America’s Founders would be appalled at the way their federal successors are riding roughshod over individual liberties, contemplating even more tax increases and intruding further into private enterprise.
Who among them could have imagined federal appointees calling the shots at banks and manufacturers, a budget deficit topping $1.7 trillion and an army of federal auditors descending on nearly every community in America to rifle through the drawers of anyone using stimulus dollars? Who today thinks that Congress and the Obama administration’s big-government plans are the best choice for our personal health care decisions?

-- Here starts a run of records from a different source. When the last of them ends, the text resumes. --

// tb_pcal_generator -- quarter lengths 1..9 and all start quadrants: the
// cos/sin signs must follow the quadrant sequence, one quadrant per qlen
// bits.
module tb_pcal_generator;
  logic clk = 0, rst = 1, dv = 0, bopp = 0, cos_neg, sin_neg;
  logic [11:0] qlen_m1_new = 0; logic [1:0] quad0_new = 0;
  always #5 clk = ~clk;
  int checks = 0, failures = 0;
  pcal_generator dut (.*);
  initial begin
    repeat (2) @(negedge clk); rst = 0;
    for (int p = 0; p < 12; p++) begin
      automatic int L = 1 + p % 9, q0 = p % 4;
      for (int b = 0; b < 200; ) begin
        @(negedge clk);
        dv = ($urandom % 5) != 0;
        if (b == 0 && !dv) continue;
        bopp = dv && b == 0;
        qlen_m1_new = bopp ? 12'(L - 1) : 12'($urandom % 9); quad0_new = bopp ? 2'(q0) : 2'($urandom);
        #1;
        if (dv) begin
          automatic int q = (q0 + b / L) % 4;
          automatic real ang = (real'(q) + 0.5) * 3.14159265358979 / 2.0;
          checks++;
          if (cos_neg != ($cos(ang) < 0) || sin_neg != ($sin(ang) < 0)) failures++;
          b++;
        end
      end
    end
    $display("TB_RESULT checks=%0d failures=%0d", checks, failures);
    $finish;
  end
  initial begin #10000000; failures++; $display("TB_RESULT checks=%0d failures=%0d", checks, failures); $finish; end
endmodule
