// programmable_delay -- 0 to 15 bit delay of the Y data and flags.
//
// A 15-stage shift register (advanced on every X bit) with a tap select.
// At bopp the tap is set to 0, or to 15 when delay_down is set. Each bit
// shift (t1 or dt_t2 in normal mode) then moves the tap by one bit, from the
// next bit on, for at most 15 shifts per period. Outputs are combinational:
// tap 0 is the input bit itself.
// The 0-15 range and the 15 shifts follow the document; the direction
// control and the reset value are this design's.
module programmable_delay (
  input  logic clk,
  input  logic rst,
  input  logic dv,
  input  logic bopp,
  input  logic delay_down_new,
  input  logic pulsar,
  input  logic t1,
  input  logic dt_t2,
  input  logic y,
  input  logic y_flag,
  output logic yd,
  output logic yd_flag,
  output logic [3:0] tap
);
  logic [14:0] sd, sf;
  logic [3:0]  tap_q, n_q, n_e;
  logic        down_q, down_e, ev;

  assign down_e = bopp ? delay_down_new : down_q;
  assign tap    = bopp ? (delay_down_new ? 4'd15 : 4'd0) : tap_q;
  assign n_e    = bopp ? 4'd0 : n_q;
  assign ev     = !pulsar && (t1 || dt_t2) && (n_e != 4'd15);
  assign yd      = (tap == 4'd0) ? y      : sd[tap - 4'd1];
  assign yd_flag = (tap == 4'd0) ? y_flag : sf[tap - 4'd1];

  always_ff @(posedge clk) begin
    if (rst) begin
      sd <= '0; sf <= '1; tap_q <= '0; n_q <= '0; down_q <= 1'b0;
    end else if (dv) begin
      sd <= {sd[13:0], y};
      sf <= {sf[13:0], y_flag};
      down_q <= down_e;
      n_q    <= ev ? n_e + 4'd1 : n_e;
      tap_q  <= ev ? (down_e ? tap - 4'd1 : tap + 4'd1) : tap;
    end
  end
endmodule
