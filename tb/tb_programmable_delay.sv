// tb_programmable_delay -- random Y bits and flags through the delay while
// shift events move the tap up (or down) one bit at a time, at most 15
// times per period; output compared with the bit history.
module tb_programmable_delay;
  logic clk = 0, rst = 1, dv = 0, bopp = 0, delay_down_new = 0, pulsar = 0, t1 = 0, dt_t2 = 0;
  logic y = 0, y_flag = 0, yd, yd_flag; logic [3:0] tap;
  always #5 clk = ~clk;
  int checks = 0, failures = 0, maxtap = 0;
  programmable_delay dut (.*);
  logic hy [$]; logic hf [$];
  initial begin
    repeat (2) @(negedge clk); rst = 0;
    for (int p = 0; p < 12; p++) begin
      automatic bit down = (p % 2 == 1); automatic bit P = (p % 3 == 2); automatic int tp = down ? 15 : 0, n = 0;
      for (int b = 0; b < 500; ) begin
        @(negedge clk);
        dv = ($urandom % 6) != 0;
        if (b == 0 && !dv) continue;
        bopp = dv && b == 0; delay_down_new = down; pulsar = P;
        y = 1'($urandom); y_flag = ($urandom % 7 == 0);
        t1 = dv && b == 20; dt_t2 = dv && b > 20 && ($urandom % 12 == 0);
        #1;
        if (dv) begin
          hy.push_front(y); hf.push_front(y_flag);
          if (hy.size() > 20) begin void'(hy.pop_back()); void'(hf.pop_back()); end
          if (hy.size() > 16) begin
            checks += 3;
            if (yd != hy[tp] || yd_flag != hf[tp]) failures++;
            if (tap != 4'(tp)) failures++;
            checks--;
          end
          if (!P && (t1 || dt_t2) && n < 15) begin n++; tp = down ? tp - 1 : tp + 1; end
          if (tp > maxtap) maxtap = tp;
          b++;
        end
      end
    end
    checks++; if (maxtap != 15) failures++;
    $display("TB_RESULT checks=%0d failures=%0d", checks, failures);
    $finish;
  end
  initial begin #10000000; failures++; $display("TB_RESULT checks=%0d failures=%0d", checks, failures); $finish; end
endmodule
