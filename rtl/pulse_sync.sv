// pulse_sync -- carries a single-cycle pulse into another clock domain.
//
// The pulse toggles a flip-flop in the source domain; the level passes two
// flip-flops in the destination domain and each change gives one output
// pulse. Pulses must be several destination clocks apart.
module pulse_sync (
  input  logic src_clk,
  input  logic src_rst,
  input  logic pulse_in,
  input  logic dst_clk,
  input  logic dst_rst,
  output logic pulse_out
);
  logic t;
  logic [2:0] s;
  always_ff @(posedge src_clk) begin
    if (src_rst) t <= 1'b0;
    else if (pulse_in) t <= !t;
  end
  always_ff @(posedge dst_clk) begin
    if (dst_rst) s <= '0;
    else s <= {s[1:0], t};
  end
  assign pulse_out = s[2] ^ s[1];
endmodule
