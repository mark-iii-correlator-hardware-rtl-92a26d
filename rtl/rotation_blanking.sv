// rotation_blanking -- applies the quadrature rotation signals to the X data.
//
// Samples are one bit, 1 meaning +1 and 0 meaning -1, so multiplying by a
// rotation level of -1 inverts the bit. Outputs X*cos' and X*sin' and their
// blank signals; a rotation level of 0 or a flagged X bit blanks the output.
// Purely combinational. The four outputs are those of the block diagram;
// the bit coding is this design's.
module rotation_blanking (
  input  logic x,
  input  logic x_flag,
  input  logic cosp_neg, cosp_blank, sinp_neg, sinp_blank,
  output logic x_cos, cos_blank,
  output logic x_sin, sin_blank
);
  always_comb begin
    x_cos     = x ^ cosp_neg;
    x_sin     = x ^ sinp_neg;
    cos_blank = cosp_blank || x_flag;
    sin_blank = sinp_blank || x_flag;
  end
endmodule
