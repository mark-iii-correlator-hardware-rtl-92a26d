// tb_rotation_blanking -- all 64 input combinations against +-1/0 arithmetic.
module tb_rotation_blanking;
  logic x, xf, cn, cb, sn, sb, xc, xcb, xs, xsb;
  int checks = 0, failures = 0;
  rotation_blanking dut (.x, .x_flag(xf), .cosp_neg(cn), .cosp_blank(cb), .sinp_neg(sn),
    .sinp_blank(sb), .x_cos(xc), .cos_blank(xcb), .x_sin(xs), .sin_blank(xsb));
  initial begin
    for (int v = 0; v < 64; v++) begin
      int xv, cv, sv, pc, ps;
      {x, xf, cn, cb, sn, sb} = 6'(v);
      #1;
      xv = x ? 1 : -1;
      cv = cb ? 0 : (cn ? -1 : 1);
      sv = sb ? 0 : (sn ? -1 : 1);
      pc = xf ? 0 : xv * cv;
      ps = xf ? 0 : xv * sv;
      checks += 2;
      if ((pc == 0) != xcb || (pc != 0 && (xc ? 1 : -1) != pc)) failures++;
      if ((ps == 0) != xsb || (ps != 0 && (xs ? 1 : -1) != ps)) failures++;
    end
    $display("TB_RESULT checks=%0d failures=%0d", checks, failures);
    $finish;
  end
  initial begin #100000; failures++; $display("TB_RESULT checks=%0d failures=%0d", checks, failures); $finish; end
endmodule
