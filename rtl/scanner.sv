// scanner -- moves the results of each integration period into the host
// buffer and keeps the period's time words.
//
// The units latch their counts at bopp; on the next clock the scanner
// starts writing the NRES result words, one per clock, into words
// RES_BASE.. of the buffer, then pulses done (which raises the LAM).
// Time words: on the first X and the first Y time-word-ready after a bopp,
// the decoder's time and aux words are kept; at the next bopp they move to
// the set that is scanned out, so each scan reports the tape times at the
// start of the period it closes. Words 0..(R_XTIME-1) come in on res;
// time/aux are packed as 3 words each (MSB word first), the status word
// holds the CRC flags of those headers and whether they were seen.
// The block is in the block diagram (BOPP, XTWR, YTWR in); its sequence is
// this design's.
module scanner
  import mk3_pkg::*;
(
  input  logic        clk,
  input  logic        rst,
  input  logic        bopp,
  input  logic        xtwr,
  input  logic        ytwr,
  input  logic [TIME_BITS-1:0] x_time, y_time,
  input  logic [AUX_BITS-1:0]  x_aux, y_aux,
  input  logic        x_crc_err, y_crc_err,
  input  word_t       res [R_XTIME],
  output logic        we,
  output logic [5:0]  addr,
  output word_t       wdata,
  output logic        done
);
  typedef struct packed {
    logic [TIME_BITS-1:0] t;
    logic [AUX_BITS-1:0]  a;
    logic                 crc;
    logic                 seen;
  } tw_t;

  tw_t xc, yc, xd, yd;
  logic       busy;
  logic [5:0] idx;
  word_t      w;

  always_comb begin
    if (idx < 6'(R_XTIME)) begin
      w = res[idx[4:0]];
      if (idx == 6'(R_STAT))
        w = res[idx[4:0]] | word_t'({xd.seen, yd.seen, xd.crc, yd.crc}) << 20;
    end else begin
      unique case (idx)
        6'(R_XTIME + 0): w = word_t'(xd.t >> 48);
        6'(R_XTIME + 1): w = xd.t[47:24];
        6'(R_XTIME + 2): w = xd.t[23:0];
        6'(R_XTIME + 3): w = word_t'(xd.a >> 48);
        6'(R_XTIME + 4): w = xd.a[47:24];
        6'(R_XTIME + 5): w = xd.a[23:0];
        6'(R_YTIME + 0): w = word_t'(yd.t >> 48);
        6'(R_YTIME + 1): w = yd.t[47:24];
        6'(R_YTIME + 2): w = yd.t[23:0];
        6'(R_YTIME + 3): w = word_t'(yd.a >> 48);
        6'(R_YTIME + 4): w = yd.a[47:24];
        default:         w = yd.a[23:0];
      endcase
    end
  end

  assign we    = busy;
  assign addr  = 6'(RES_BASE) + idx;
  assign wdata = w;

  always_ff @(posedge clk) begin
    done <= 1'b0;
    if (rst) begin
      xc <= '0; yc <= '0; xd <= '0; yd <= '0; busy <= 1'b0; idx <= '0;
    end else begin
      if (bopp) begin
        xd <= xc; yd <= yc; xc.seen <= 1'b0; yc.seen <= 1'b0;
        busy <= 1'b1; idx <= '0;
      end else begin
        if (xtwr && !xc.seen) xc <= '{t: x_time, a: x_aux, crc: x_crc_err, seen: 1'b1};
        if (ytwr && !yc.seen) yc <= '{t: y_time, a: y_aux, crc: y_crc_err, seen: 1'b1};
        if (busy) begin
          if (idx == 6'(NRES - 1)) begin
            busy <= 1'b0; done <= 1'b1;
          end else begin
            idx <= idx + 6'd1;
          end
        end
      end
    end
  end
endmodule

In this era of unprecedented, unfettered government expansion, those of us in “flyover country” have little recourse other than exercising our First Amendment rights by speaking up. That spirit is the guiding force behind the “tea parties” that have sprung up all over America on tax day and on Independence Day, as well as the growing passion for state sovereignty.
That spirit led me to stand with a bipartisan group of Texas legislators earlier this year to support a resolution honoring the 10th Amendment to the U.S. Constitution. The resolution simply restated the Constitution’s principle of federalism: Powers not granted to the national government nor prohibited to the states are reserved to the states or the people.
Given its traditional passion for the Bill of Rights, I was surprised at the left’s angry reaction when we called to affirm its vital 10th Amendment. Since its founding, our nation and its citizens have been well-served by the principles of federalism, including the premise found on Page 123 of the Federalist Papers: “The State governments will, in all possible contingencies, afford complete security against invasions of the public liberty by the national authority.”
Washington’s current fiscal excesses and unprecedented expansion have placed the protections and powers embodied in the 10th Amendment at risk. As the federal government expands before our very eyes, those of us who value freedom are simply sounding the alarm with every means available. We cannot remain silent while the powers-that-be in Washington methodically dismantle the system that has allowed Americans to determine their own destiny, compete on their own merits and enjoy the fruits of their labors.
I sincerely hope that our nation’s durable principles prevail and keep our states and local communities from becoming mere functionaries of a bloated federal government. Together, citizens across the nation - regardless of political party - can remind this administration and Congress that the Framers of the Constitution deliberately limited the powers of the federal government.